> [Your goal]: Beneath this instruction is a block of data; output from it exactly the lines that run from the one containing "(from the bottom)" through the one containing "rcm_ctrl #(.W_MAX(24), .H_MAX(24))", inclusive.

> [Stored items from a collection]:
-=-=-=-=-

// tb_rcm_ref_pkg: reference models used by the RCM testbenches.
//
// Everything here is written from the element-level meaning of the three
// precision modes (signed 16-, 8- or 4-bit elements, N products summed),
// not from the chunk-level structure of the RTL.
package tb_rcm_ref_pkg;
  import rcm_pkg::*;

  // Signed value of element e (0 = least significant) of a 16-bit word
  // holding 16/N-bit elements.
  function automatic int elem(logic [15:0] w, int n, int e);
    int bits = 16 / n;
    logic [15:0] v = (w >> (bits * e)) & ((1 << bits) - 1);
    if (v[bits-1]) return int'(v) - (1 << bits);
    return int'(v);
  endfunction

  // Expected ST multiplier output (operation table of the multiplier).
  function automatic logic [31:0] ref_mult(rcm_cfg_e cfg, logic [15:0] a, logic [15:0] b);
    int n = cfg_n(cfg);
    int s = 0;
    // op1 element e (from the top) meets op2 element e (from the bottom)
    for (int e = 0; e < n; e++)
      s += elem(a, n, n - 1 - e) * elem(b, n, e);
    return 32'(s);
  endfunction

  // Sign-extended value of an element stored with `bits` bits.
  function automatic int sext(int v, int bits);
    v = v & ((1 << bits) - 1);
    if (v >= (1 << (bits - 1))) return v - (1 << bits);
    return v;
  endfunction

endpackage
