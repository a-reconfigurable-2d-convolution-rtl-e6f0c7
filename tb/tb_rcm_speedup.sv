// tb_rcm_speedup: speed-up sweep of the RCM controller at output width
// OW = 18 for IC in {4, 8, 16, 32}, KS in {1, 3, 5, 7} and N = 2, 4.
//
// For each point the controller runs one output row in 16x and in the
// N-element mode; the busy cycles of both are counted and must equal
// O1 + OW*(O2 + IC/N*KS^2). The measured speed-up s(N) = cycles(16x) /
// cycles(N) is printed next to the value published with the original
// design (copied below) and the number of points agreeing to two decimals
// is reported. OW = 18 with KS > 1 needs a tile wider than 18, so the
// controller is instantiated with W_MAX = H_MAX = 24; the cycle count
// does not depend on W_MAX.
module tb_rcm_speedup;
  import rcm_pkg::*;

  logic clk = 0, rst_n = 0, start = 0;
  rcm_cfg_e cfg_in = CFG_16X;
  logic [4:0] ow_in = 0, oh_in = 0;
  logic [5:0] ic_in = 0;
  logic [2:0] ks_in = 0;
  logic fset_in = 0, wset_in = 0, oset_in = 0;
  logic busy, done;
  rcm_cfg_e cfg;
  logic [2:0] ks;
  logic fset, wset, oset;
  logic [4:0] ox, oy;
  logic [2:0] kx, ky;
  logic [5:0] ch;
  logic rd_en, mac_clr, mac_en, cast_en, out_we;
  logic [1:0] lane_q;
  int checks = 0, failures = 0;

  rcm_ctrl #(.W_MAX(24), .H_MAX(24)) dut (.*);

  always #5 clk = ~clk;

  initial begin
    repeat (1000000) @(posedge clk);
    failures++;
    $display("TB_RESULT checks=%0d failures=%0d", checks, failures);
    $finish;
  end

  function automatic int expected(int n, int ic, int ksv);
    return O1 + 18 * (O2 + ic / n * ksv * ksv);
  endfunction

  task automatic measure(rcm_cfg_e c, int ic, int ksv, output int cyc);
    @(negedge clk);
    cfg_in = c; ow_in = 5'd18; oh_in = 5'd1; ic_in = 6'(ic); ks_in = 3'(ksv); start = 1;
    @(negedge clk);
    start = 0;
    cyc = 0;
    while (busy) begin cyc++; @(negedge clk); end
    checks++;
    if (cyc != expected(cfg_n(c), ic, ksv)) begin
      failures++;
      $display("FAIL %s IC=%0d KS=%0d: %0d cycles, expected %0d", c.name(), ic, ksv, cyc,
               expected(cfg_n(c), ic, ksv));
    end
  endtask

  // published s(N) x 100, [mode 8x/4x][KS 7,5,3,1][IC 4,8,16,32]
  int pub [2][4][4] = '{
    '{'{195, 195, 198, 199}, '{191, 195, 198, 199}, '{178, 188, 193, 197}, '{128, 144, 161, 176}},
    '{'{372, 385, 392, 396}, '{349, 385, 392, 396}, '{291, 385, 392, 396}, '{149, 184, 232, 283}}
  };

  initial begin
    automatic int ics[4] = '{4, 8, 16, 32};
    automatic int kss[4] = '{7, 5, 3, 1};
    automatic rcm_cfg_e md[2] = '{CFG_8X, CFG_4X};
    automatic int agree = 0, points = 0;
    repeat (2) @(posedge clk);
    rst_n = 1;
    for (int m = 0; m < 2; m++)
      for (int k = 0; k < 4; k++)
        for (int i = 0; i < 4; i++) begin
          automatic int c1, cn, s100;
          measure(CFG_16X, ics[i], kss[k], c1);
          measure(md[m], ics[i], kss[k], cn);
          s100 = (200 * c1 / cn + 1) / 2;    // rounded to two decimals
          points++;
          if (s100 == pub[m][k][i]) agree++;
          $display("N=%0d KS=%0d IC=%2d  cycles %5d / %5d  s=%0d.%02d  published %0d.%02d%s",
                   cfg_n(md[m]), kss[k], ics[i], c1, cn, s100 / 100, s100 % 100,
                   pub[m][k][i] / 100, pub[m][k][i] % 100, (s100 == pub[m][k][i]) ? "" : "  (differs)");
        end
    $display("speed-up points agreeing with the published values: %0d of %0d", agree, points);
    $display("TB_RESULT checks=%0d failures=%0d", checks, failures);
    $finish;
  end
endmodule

-=-=-=-=-

> [Answer box]:
    // op1 element e (from the top) meets op2 element e (from the bottom)
    for (int e = 0; e < n; e++)
      s += elem(a, n, n - 1 - e) * elem(b, n, e);
    return 32'(s);
  endfunction

  // Sign-extended value of an element stored with `bits` bits.
  function automatic int sext(int v, int bits);
    v = v & ((1 << bits) - 1);
    if (v >= (1 << (bits - 1))) return v - (1 << bits);
    return v;
  endfunction

endpackage
repository a-reconfigurable-2d-convolution-rtl-e6f0c7
filename tb/tb_rcm_speedup.sv
// tb_rcm_speedup: speed-up sweep of the RCM controller at output width
// OW = 18 for IC in {4, 8, 16, 32}, KS in {1, 3, 5, 7} and N = 2, 4.
//
// For each point the controller runs one output row in 16x and in the
// N-element mode; the busy cycles of both are counted and must equal
// O1 + OW*(O2 + IC/N*KS^2). The measured speed-up s(N) = cycles(16x) /
// cycles(N) is printed next to the value published with the original
// design (copied below) and the number of points agreeing to two decimals
// is reported. OW = 18 with KS > 1 needs a tile wider than 18, so the
// controller is instantiated with W_MAX = H_MAX = 24; the cycle count
// does not depend on W_MAX.
module tb_rcm_speedup;
  import rcm_pkg::*;

  logic clk = 0, rst_n = 0, start = 0;
  rcm_cfg_e cfg_in = CFG_16X;
  logic [4:0] ow_in = 0, oh_in = 0;
  logic [5:0] ic_in = 0;
  logic [2:0] ks_in = 0;
  logic fset_in = 0, wset_in = 0, oset_in = 0;
  logic busy, done;
  rcm_cfg_e cfg;
  logic [2:0] ks;
  logic fset, wset, oset;
  logic [4:0] ox, oy;
  logic [2:0] kx, ky;
  logic [5:0] ch;
  logic rd_en, mac_clr, mac_en, cast_en, out_we;
  logic [1:0] lane_q;
  int checks = 0, failures = 0;

  rcm_ctrl #(.W_MAX(24), .H_MAX(24)) dut (.*);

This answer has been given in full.